Each line of the data should be transcribed exactly as given.
(Beginning of DATA FOR ANALYSIS)
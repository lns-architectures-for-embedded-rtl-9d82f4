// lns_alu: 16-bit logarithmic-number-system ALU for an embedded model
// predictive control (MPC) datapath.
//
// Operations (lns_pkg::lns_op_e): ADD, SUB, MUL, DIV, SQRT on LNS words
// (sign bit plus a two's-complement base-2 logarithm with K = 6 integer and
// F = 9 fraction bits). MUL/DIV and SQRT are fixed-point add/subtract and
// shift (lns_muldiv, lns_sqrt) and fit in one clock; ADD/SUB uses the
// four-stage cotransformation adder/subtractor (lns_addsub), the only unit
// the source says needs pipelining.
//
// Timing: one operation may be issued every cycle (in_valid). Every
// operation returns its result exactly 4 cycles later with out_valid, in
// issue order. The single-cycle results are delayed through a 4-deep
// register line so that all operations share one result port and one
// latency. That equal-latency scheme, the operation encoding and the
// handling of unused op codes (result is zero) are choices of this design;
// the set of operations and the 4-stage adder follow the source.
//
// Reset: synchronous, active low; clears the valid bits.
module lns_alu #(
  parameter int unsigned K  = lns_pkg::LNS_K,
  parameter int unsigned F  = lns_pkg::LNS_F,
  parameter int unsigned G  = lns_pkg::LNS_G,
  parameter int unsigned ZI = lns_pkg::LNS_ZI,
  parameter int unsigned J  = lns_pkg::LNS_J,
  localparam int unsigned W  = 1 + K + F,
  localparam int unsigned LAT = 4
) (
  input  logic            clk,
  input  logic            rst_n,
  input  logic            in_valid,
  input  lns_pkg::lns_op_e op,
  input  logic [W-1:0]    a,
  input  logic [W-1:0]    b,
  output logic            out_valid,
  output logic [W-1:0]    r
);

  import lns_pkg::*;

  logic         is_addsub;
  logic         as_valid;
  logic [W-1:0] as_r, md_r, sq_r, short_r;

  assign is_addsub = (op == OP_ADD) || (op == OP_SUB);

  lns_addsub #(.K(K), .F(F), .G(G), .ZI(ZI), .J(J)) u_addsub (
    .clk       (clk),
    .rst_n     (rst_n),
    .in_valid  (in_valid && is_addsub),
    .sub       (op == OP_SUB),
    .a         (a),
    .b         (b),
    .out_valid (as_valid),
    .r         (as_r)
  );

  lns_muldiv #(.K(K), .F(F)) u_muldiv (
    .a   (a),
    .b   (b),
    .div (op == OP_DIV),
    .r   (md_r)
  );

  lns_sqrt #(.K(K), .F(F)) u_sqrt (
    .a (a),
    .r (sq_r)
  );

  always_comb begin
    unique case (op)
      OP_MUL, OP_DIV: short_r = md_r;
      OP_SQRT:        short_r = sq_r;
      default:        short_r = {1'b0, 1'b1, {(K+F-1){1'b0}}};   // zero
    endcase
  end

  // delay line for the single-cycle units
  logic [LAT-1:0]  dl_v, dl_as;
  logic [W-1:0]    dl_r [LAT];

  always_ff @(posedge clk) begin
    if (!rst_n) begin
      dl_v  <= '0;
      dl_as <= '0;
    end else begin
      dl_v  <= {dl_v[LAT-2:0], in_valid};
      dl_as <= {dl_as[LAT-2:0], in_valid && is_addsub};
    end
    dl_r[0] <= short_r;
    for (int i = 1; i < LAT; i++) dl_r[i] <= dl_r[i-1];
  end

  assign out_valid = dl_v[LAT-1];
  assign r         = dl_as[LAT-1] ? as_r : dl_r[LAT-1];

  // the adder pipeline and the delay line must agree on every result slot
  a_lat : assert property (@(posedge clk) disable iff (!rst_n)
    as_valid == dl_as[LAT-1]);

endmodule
(End of DATA FOR ANALYSIS)
* **ANSWER TO THIS TASK**:
repository lns-architectures-for-embedded-rtl-9d82f4
// lns_alu: 16-bit logarithmic-number-system ALU for an embedded model
// predictive control (MPC) datapath.
//
// Operations (lns_pkg::lns_op_e): ADD, SUB, MUL, DIV, SQRT on LNS words
// (sign bit plus a two's-complement base-2 logarithm with K = 6 integer and
// F = 9 fraction bits). MUL/DIV and SQRT are fixed-point add/subtract and
// shift (lns_muldiv, lns_sqrt) and fit in one clock; ADD/SUB uses the
// four-stage cotransformation adder/subtractor (lns_addsub), the only unit
// the source says needs pipelining.
//
// Timing: one operation may be issued every cycle (in_valid). Every
// operation returns its result exactly 4 cycles later with out_valid, in
// issue order. The single-cycle results are delayed through a 4-deep
// register line so that all operations share one result port and one
// latency. That equal-latency scheme, the operation encoding and the
// handling of unused op codes (result is zero) are choices of this design;
// the set of operations and the 4-stage adder follow the source.
//
// Reset: synchronous, active low; clears the valid bits.
module lns_alu #(
  parameter int unsigned K  = lns_pkg::LNS_K,
  parameter int unsigned F  = lns_pkg::LNS_F,
  parameter int unsigned G  = lns_pkg::LNS_G,
  parameter int unsigned ZI = lns_pkg::LNS_ZI,
  parameter int unsigned J  = lns_pkg::LNS_J,
  localparam int unsigned W  = 1 + K + F,
  localparam int unsigned LAT = 4
) (
  input  logic            clk,
  input  logic            rst_n,
  input  logic            in_valid,
  input  lns_pkg::lns_op_e op,
  input  logic [W-1:0]    a,
  input  logic [W-1:0]    b,
  output logic            out_valid,
  output logic [W-1:0]    r
);

  import lns_pkg::*;

  logic         is_addsub;
  logic         as_valid;
  logic [W-1:0] as_r, md_r, sq_r, short_r;

  assign is_addsub = (op == OP_ADD) || (op == OP_SUB);

  lns_addsub #(.K(K), .F(F), .G(G), .ZI(ZI), .J(J)) u_addsub (
    .clk       (clk),
    .rst_n     (rst_n),
    .in_valid  (in_valid && is_addsub),
    .sub       (op == OP_SUB),
    .a         (a),
    .b         (b),
    .out_valid (as_valid),
    .r         (as_r)
  );

  lns_muldiv #(.K(K), .F(F)) u_muldiv (
    .a   (a),
    .b   (b),
    .div (op == OP_DIV),
    .r   (md_r)
  );

  lns_sqrt #(.K(K), .F(F)) u_sqrt (
    .a (a),
    .r (sq_r)
  );

  always_comb begin
    unique case (op)
      OP_MUL, OP_DIV: short_r = md_r;
      OP_SQRT:        short_r = sq_r;
      default:        short_r = {1'b0, 1'b1, {(K+F-1){1'b0}}};   // zero
    endcase
  end

  // delay line for the single-cycle units
  logic [LAT-1:0]  dl_v, dl_as;
  logic [W-1:0]    dl_r [LAT];

  always_ff @(posedge clk) begin
    if (!rst_n) begin
      dl_v  <= '0;
      dl_as <= '0;
    end else begin
      dl_v  <= {dl_v[LAT-2:0], in_valid};
      dl_as <= {dl_as[LAT-2:0], in_valid && is_addsub};
    end
    dl_r[0] <= short_r;
    for (int i = 1; i < LAT; i++) dl_r[i] <= dl_r[i-1];
  end

  assign out_valid = dl_v[LAT-1];
  assign r         = dl_as[LAT-1] ? as_r : dl_r[LAT-1];

  // the adder pipeline and the delay line must agree on every result slot
  a_lat : assert property (@(posedge clk) disable iff (!rst_n)
    as_valid == dl_as[LAT-1]);

endmodule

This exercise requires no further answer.